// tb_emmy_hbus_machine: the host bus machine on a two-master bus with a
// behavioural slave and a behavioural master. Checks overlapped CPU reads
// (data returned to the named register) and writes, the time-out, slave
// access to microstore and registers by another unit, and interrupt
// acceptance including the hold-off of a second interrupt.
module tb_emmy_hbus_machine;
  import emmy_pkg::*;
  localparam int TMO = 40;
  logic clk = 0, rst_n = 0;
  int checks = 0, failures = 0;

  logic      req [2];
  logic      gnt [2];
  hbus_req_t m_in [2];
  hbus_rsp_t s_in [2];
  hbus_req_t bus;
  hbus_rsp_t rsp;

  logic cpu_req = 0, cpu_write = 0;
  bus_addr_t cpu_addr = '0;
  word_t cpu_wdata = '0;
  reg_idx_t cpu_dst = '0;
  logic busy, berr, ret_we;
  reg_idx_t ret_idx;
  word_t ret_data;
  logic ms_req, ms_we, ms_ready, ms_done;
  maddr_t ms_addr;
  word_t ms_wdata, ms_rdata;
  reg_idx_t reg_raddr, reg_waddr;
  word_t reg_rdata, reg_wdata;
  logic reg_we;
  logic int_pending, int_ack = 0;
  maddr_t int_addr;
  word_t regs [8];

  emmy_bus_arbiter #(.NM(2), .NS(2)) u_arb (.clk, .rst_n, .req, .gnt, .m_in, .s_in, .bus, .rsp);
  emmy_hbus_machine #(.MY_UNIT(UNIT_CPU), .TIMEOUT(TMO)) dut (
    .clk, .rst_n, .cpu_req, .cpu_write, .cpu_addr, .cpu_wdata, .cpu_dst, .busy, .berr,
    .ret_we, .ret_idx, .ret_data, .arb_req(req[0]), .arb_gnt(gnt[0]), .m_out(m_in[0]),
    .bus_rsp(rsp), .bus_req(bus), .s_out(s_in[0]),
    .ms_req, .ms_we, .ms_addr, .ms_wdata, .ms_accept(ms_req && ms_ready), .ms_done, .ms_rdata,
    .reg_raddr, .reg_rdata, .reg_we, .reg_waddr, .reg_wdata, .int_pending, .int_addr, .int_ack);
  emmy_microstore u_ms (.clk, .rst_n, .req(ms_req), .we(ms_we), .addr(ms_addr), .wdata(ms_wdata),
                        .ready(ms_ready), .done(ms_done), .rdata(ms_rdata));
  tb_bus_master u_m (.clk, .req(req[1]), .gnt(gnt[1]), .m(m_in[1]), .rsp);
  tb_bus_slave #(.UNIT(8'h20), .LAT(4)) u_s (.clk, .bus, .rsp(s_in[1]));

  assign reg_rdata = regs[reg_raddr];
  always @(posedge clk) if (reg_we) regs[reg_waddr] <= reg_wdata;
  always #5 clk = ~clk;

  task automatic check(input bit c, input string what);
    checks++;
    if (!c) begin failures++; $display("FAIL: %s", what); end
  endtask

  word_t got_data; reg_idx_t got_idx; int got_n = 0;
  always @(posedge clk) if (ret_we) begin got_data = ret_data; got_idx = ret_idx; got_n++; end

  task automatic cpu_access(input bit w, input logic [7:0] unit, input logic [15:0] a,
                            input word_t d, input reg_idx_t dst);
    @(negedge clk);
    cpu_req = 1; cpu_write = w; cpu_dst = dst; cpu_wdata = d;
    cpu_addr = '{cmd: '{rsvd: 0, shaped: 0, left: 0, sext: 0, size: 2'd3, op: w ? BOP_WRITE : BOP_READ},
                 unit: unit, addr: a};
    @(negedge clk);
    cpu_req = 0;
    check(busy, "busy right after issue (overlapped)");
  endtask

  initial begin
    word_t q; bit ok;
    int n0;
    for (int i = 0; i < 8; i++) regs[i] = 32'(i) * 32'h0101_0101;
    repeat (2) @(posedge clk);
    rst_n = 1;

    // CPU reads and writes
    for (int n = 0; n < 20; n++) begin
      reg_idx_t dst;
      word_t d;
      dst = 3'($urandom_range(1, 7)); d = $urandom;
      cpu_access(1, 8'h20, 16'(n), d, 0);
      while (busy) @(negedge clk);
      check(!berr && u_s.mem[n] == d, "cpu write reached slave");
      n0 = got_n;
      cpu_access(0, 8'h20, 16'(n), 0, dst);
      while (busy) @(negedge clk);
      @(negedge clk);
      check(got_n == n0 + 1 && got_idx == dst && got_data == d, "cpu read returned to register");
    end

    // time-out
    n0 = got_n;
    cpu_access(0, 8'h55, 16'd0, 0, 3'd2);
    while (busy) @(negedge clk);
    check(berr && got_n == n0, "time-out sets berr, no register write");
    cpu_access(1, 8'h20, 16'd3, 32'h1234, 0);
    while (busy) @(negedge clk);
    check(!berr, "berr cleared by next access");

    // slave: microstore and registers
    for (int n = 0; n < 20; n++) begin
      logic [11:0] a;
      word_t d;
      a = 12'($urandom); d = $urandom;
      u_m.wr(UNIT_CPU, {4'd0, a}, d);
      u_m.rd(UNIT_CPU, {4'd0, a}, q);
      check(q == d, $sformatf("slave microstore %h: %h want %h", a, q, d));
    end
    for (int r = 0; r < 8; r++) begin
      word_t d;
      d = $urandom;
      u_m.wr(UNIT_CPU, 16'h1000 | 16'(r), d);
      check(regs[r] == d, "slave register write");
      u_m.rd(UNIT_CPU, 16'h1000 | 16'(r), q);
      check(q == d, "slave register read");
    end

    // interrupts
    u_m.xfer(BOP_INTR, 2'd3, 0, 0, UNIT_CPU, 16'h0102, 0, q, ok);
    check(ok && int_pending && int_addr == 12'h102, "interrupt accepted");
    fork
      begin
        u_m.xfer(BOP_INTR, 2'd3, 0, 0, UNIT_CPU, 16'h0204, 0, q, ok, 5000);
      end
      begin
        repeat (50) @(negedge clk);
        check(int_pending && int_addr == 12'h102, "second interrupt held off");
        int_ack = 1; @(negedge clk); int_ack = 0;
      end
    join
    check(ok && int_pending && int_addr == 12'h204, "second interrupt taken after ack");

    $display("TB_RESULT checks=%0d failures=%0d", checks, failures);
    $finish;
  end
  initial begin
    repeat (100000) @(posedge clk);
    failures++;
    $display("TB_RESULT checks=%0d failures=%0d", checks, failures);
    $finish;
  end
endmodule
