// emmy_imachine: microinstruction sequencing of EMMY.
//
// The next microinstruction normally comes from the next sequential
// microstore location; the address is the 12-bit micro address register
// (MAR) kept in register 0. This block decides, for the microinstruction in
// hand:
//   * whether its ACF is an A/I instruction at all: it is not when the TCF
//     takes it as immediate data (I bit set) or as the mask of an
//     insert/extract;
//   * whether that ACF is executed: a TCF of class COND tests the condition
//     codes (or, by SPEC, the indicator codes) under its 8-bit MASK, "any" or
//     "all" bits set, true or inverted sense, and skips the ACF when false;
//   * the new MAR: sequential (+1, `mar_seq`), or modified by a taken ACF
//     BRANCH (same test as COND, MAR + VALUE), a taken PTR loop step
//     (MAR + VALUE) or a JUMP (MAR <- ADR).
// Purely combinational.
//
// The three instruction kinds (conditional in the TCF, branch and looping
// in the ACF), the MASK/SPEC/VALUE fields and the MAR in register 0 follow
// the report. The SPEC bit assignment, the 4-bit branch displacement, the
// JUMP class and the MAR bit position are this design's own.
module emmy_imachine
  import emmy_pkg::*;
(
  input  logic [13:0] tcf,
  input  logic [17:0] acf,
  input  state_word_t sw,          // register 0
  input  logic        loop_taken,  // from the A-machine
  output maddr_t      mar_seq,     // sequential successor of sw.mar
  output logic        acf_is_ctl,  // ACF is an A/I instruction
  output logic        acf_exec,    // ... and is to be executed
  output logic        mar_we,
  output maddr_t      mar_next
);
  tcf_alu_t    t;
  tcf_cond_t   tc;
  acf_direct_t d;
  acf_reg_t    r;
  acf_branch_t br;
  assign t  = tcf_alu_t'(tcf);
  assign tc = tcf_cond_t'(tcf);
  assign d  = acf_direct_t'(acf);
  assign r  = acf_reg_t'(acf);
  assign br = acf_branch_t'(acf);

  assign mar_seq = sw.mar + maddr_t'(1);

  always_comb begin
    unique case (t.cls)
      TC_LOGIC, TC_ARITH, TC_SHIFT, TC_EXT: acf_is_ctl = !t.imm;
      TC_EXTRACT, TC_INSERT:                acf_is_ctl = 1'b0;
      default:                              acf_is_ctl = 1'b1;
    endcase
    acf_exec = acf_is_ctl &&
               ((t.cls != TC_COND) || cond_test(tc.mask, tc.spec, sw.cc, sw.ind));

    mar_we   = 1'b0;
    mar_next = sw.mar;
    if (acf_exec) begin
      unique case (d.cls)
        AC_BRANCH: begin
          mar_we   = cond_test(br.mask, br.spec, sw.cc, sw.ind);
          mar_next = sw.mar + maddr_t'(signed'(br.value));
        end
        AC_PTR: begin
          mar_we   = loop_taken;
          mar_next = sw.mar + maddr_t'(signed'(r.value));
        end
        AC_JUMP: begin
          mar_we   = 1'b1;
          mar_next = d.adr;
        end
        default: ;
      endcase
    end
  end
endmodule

-=-=-

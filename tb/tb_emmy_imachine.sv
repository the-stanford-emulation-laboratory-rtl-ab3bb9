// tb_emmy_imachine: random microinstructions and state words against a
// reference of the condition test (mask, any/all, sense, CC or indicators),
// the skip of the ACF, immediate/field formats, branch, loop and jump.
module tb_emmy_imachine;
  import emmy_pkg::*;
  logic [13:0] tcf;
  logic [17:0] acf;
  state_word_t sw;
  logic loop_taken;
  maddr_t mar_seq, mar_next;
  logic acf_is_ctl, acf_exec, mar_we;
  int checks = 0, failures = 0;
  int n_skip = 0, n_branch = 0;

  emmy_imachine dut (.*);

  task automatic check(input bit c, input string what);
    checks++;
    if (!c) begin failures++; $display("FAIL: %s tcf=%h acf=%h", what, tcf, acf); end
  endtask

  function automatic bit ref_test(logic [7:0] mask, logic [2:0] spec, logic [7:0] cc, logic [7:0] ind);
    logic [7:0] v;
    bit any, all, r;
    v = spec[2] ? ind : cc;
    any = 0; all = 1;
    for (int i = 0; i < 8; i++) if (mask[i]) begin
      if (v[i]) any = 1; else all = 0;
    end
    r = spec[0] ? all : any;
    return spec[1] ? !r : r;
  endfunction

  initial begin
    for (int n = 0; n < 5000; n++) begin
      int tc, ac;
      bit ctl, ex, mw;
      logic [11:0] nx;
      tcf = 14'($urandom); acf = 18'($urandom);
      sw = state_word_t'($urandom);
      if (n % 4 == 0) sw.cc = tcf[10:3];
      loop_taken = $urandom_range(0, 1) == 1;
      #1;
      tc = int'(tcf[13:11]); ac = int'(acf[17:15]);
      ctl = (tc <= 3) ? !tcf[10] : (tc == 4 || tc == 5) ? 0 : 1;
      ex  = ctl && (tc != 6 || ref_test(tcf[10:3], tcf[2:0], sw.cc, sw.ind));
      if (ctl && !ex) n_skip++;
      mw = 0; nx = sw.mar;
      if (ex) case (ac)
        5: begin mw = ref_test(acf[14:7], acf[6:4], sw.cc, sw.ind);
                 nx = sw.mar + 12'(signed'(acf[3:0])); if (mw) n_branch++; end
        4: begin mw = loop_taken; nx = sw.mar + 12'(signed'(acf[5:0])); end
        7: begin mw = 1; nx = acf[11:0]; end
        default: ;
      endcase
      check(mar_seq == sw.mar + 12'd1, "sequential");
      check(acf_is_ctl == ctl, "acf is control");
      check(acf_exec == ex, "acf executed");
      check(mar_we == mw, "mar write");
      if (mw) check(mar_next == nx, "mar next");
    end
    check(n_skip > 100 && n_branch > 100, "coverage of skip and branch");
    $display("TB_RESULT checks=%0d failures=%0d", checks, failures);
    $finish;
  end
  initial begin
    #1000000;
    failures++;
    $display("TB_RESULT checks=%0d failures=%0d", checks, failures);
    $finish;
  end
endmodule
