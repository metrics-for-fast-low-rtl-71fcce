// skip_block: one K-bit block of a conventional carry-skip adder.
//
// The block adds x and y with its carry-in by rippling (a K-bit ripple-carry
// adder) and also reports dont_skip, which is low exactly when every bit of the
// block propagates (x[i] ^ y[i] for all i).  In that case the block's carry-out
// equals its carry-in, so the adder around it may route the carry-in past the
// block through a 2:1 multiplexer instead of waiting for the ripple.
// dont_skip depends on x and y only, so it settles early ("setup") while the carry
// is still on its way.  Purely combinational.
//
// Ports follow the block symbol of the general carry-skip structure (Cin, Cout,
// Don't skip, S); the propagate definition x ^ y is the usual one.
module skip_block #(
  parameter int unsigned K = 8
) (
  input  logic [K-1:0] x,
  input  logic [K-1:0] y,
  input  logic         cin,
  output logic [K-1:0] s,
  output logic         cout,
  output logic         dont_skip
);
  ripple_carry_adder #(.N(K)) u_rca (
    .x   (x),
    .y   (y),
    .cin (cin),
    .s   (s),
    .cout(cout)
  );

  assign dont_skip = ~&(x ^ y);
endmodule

-=-=-

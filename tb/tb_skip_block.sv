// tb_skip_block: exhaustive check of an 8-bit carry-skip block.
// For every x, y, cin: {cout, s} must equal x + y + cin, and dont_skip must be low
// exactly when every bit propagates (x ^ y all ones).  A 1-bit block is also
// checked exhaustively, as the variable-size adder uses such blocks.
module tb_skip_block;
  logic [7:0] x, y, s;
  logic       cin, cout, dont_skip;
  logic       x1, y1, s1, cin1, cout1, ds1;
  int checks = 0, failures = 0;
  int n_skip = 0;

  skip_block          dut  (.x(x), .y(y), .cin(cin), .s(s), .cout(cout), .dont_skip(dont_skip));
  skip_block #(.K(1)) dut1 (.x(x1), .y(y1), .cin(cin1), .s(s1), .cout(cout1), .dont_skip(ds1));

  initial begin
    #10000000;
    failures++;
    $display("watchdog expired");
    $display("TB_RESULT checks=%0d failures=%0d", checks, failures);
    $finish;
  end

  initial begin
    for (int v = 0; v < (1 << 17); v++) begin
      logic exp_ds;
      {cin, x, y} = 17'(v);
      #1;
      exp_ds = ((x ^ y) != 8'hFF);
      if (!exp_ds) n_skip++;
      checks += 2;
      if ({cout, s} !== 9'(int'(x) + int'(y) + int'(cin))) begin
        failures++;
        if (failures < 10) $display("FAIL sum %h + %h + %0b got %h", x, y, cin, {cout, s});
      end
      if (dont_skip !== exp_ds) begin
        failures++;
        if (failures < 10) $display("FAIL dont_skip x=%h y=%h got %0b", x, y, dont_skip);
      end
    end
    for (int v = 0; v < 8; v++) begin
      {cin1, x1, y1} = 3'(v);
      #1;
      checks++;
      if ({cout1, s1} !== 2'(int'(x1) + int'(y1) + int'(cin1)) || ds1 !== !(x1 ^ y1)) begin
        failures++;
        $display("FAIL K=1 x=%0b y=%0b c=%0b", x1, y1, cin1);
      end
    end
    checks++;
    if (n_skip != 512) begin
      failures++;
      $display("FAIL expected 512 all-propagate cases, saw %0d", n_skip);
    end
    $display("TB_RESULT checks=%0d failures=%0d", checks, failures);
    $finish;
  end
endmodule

-=-=-

▶ **Required work**
Only the lines above from the one with "two-master bus with a" through the one with "emmy_hbus_machine #(.MY_UNIT(UNIT_CPU), .TIMEOUT(TMO))" should be duplicated, character for character.

▶ **Response area**
// tb_emmy_hbus_machine: the host bus machine on a two-master bus with a
// behavioural slave and a behavioural master. Checks overlapped CPU reads
// (data returned to the named register) and writes, the time-out, slave
// access to microstore and registers by another unit, and interrupt
// acceptance including the hold-off of a second interrupt.
module tb_emmy_hbus_machine;
  import emmy_pkg::*;
  localparam int TMO = 40;
  logic clk = 0, rst_n = 0;
  int checks = 0, failures = 0;

  logic      req [2];
  logic      gnt [2];
  hbus_req_t m_in [2];
  hbus_rsp_t s_in [2];
  hbus_req_t bus;
  hbus_rsp_t rsp;

  logic cpu_req = 0, cpu_write = 0;
  bus_addr_t cpu_addr = '0;
  word_t cpu_wdata = '0;
  reg_idx_t cpu_dst = '0;
  logic busy, berr, ret_we;
  reg_idx_t ret_idx;
  word_t ret_data;
  logic ms_req, ms_we, ms_ready, ms_done;
  maddr_t ms_addr;
  word_t ms_wdata, ms_rdata;
  reg_idx_t reg_raddr, reg_waddr;
  word_t reg_rdata, reg_wdata;
  logic reg_we;
  logic int_pending, int_ack = 0;
  maddr_t int_addr;
  word_t regs [8];

  emmy_bus_arbiter #(.NM(2), .NS(2)) u_arb (.clk, .rst_n, .req, .gnt, .m_in, .s_in, .bus, .rsp);
  emmy_hbus_machine #(.MY_UNIT(UNIT_CPU), .TIMEOUT(TMO)) dut (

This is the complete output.